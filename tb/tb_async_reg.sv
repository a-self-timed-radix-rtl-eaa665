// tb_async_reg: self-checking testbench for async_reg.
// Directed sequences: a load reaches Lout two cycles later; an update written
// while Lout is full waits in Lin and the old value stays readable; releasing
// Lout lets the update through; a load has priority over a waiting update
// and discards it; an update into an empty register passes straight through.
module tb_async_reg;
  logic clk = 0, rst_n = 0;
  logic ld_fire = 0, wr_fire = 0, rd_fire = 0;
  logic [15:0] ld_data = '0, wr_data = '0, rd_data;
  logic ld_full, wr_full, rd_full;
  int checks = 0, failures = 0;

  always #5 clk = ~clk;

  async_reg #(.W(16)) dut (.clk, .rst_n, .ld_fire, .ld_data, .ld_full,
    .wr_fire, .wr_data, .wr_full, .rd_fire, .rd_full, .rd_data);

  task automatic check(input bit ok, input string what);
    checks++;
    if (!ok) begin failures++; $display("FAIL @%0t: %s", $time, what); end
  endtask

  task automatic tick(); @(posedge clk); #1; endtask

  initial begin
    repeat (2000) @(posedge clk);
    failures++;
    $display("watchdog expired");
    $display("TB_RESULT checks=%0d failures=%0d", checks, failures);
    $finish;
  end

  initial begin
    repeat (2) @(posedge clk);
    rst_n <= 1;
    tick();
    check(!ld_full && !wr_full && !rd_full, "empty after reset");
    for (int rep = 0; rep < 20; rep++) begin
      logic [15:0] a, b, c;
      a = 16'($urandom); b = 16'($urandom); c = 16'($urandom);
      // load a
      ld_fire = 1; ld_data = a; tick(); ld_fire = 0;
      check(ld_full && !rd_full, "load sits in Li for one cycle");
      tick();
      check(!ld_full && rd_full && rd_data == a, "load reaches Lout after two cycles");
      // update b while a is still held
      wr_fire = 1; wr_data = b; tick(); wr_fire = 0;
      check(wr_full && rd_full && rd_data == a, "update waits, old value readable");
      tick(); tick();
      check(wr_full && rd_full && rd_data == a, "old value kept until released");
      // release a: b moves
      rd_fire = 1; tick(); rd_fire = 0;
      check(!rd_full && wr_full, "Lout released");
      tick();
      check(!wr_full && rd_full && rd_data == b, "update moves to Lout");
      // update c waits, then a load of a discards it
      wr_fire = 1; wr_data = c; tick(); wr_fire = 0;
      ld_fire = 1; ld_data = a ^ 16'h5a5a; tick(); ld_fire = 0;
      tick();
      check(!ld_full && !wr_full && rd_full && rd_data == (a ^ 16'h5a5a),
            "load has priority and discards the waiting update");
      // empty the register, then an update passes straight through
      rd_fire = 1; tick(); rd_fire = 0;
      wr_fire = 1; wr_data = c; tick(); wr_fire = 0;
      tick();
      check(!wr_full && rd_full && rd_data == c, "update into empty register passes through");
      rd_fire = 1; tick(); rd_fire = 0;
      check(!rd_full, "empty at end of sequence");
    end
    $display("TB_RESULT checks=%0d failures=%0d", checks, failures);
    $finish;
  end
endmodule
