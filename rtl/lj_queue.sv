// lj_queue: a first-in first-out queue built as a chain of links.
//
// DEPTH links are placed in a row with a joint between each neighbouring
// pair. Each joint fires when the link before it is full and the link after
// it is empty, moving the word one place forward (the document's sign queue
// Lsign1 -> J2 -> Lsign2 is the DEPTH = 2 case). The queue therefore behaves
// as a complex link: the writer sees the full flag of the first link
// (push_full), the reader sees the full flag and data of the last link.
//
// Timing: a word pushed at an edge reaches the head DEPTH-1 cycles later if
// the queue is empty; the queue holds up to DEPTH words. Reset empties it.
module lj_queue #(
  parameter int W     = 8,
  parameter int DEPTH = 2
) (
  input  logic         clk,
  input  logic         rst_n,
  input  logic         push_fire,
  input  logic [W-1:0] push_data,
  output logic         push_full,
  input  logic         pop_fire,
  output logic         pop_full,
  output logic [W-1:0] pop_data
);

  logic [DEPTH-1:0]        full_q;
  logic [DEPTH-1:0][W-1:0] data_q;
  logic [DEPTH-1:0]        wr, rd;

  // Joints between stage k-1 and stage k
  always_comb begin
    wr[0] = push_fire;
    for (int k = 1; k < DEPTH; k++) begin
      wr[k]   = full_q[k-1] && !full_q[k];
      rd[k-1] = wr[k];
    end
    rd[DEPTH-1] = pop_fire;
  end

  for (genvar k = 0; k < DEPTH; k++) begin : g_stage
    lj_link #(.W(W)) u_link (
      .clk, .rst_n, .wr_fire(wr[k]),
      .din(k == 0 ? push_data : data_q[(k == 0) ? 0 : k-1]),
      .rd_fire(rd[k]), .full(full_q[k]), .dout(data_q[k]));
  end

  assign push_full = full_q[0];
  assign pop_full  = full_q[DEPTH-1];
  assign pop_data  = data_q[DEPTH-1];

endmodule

========================================================================

> [What the task requires]
Give the listing again exactly as it appears.

> [Response below]
filename tb/tb_async_reg.sv
repository a-self-timed-radix-rtl-eaa665
// tb_async_reg: self-checking testbench for async_reg.
// Directed sequences: a load reaches Lout two cycles later; an update written
// while Lout is full waits in Lin and the old value stays readable; releasing
// Lout lets the update through; a load has priority over a waiting update
// and discards it; an update into an empty register passes straight through.
module tb_async_reg;
  logic clk = 0, rst_n = 0;
  logic ld_fire = 0, wr_fire = 0, rd_fire = 0;
  logic [15:0] ld_data = '0, wr_data = '0, rd_data;
  logic ld_full, wr_full, rd_full;
  int checks = 0, failures = 0;

  always #5 clk = ~clk;

  async_reg #(.W(16)) dut (.clk, .rst_n, .ld_fire, .ld_data, .ld_full,
    .wr_fire, .wr_data, .wr_full, .rd_fire, .rd_full, .rd_data);

  task automatic check(input bit ok, input string what);
    checks++;
    if (!ok) begin failures++; $display("FAIL @%0t: %s", $time, what); end
  endtask

  task automatic tick(); @(posedge clk); #1; endtask

  initial begin
    repeat (2000) @(posedge clk);
    failures++;
    $display("watchdog expired");
    $display("TB_RESULT checks=%0d failures=%0d", checks, failures);
    $finish;
  end

  initial begin
    repeat (2) @(posedge clk);
    rst_n <= 1;
    tick();
    check(!ld_full && !wr_full && !rd_full, "empty after reset");
    for (int rep = 0; rep < 20; rep++) begin
      logic [15:0] a, b, c;
      a = 16'($urandom); b = 16'($urandom); c = 16'($urandom);
      // load a
      ld_fire = 1; ld_data = a; tick(); ld_fire = 0;
      check(ld_full && !rd_full, "load sits in Li for one cycle");
      tick();
      check(!ld_full && rd_full && rd_data == a, "load reaches Lout after two cycles");
      // update b while a is still held
      wr_fire = 1; wr_data = b; tick(); wr_fire = 0;
      check(wr_full && rd_full && rd_data == a, "update waits, old value readable");
      tick(); tick();
      check(wr_full && rd_full && rd_data == a, "old value kept until released");
      // release a: b moves
      rd_fire = 1; tick(); rd_fire = 0;
      check(!rd_full && wr_full, "Lout released");
      tick();
      check(!wr_full && rd_full && rd_data == b, "update moves to Lout");
      // update c waits, then a load of a discards it
      wr_fire = 1; wr_data = c; tick(); wr_fire = 0;
      ld_fire = 1; ld_data = a ^ 16'h5a5a; tick(); ld_fire = 0;
      tick();
      check(!ld_full && !wr_full && rd_full && rd_data == (a ^ 16'h5a5a),
            "load has priority and discards the waiting update");
      // empty the register, then an update passes straight through
      rd_fire = 1; tick(); rd_fire = 0;
      wr_fire = 1; wr_data = c; tick(); wr_fire = 0;
      tick();
      check(!wr_full && rd_full && rd_data == c, "update into empty register passes through");
      rd_fire = 1; tick(); rd_fire = 0;
      check(!rd_full, "empty at end of sequence");
    end
    $display("TB_RESULT checks=%0d failures=%0d", checks, failures);
    $finish;
  end
endmodule
filename rtl/lj_queue.sv
// lj_queue: a first-in first-out queue built as a chain of links.
//
// DEPTH links are placed in a row with a joint between each neighbouring
// pair. Each joint fires when the link before it is full and the link after
// it is empty, moving the word one place forward (the document's sign queue
// Lsign1 -> J2 -> Lsign2 is the DEPTH = 2 case). The queue therefore behaves
// as a complex link: the writer sees the full flag of the first link
// (push_full), the reader sees the full flag and data of the last link.
//
// Timing: a word pushed at an edge reaches the head DEPTH-1 cycles later if
// the queue is empty; the queue holds up to DEPTH words. Reset empties it.
module lj_queue #(
  parameter int W     = 8,
  parameter int DEPTH = 2
) (
  input  logic         clk,
  input  logic         rst_n,
  input  logic         push_fire,
  input  logic [W-1:0] push_data,
  output logic         push_full,
  input  logic         pop_fire,
  output logic         pop_full,
  output logic [W-1:0] pop_data
);

  logic [DEPTH-1:0]        full_q;
  logic [DEPTH-1:0][W-1:0] data_q;
  logic [DEPTH-1:0]        wr, rd;

  // Joints between stage k-1 and stage k
  always_comb begin
    wr[0] = push_fire;
    for (int k = 1; k < DEPTH; k++) begin
      wr[k]   = full_q[k-1] && !full_q[k];
      rd[k-1] = wr[k];
    end
    rd[DEPTH-1] = pop_fire;
  end

  for (genvar k = 0; k < DEPTH; k++) begin : g_stage
    lj_link #(.W(W)) u_link (
      .clk, .rst_n, .wr_fire(wr[k]),
      .din(k == 0 ? push_data : data_q[(k == 0) ? 0 : k-1]),
      .rd_fire(rd[k]), .full(full_q[k]), .dout(data_q[k]));
  end

  assign push_full = full_q[0];
  assign pop_full  = full_q[DEPTH-1];
  assign pop_data  = data_q[DEPTH-1];

endmodule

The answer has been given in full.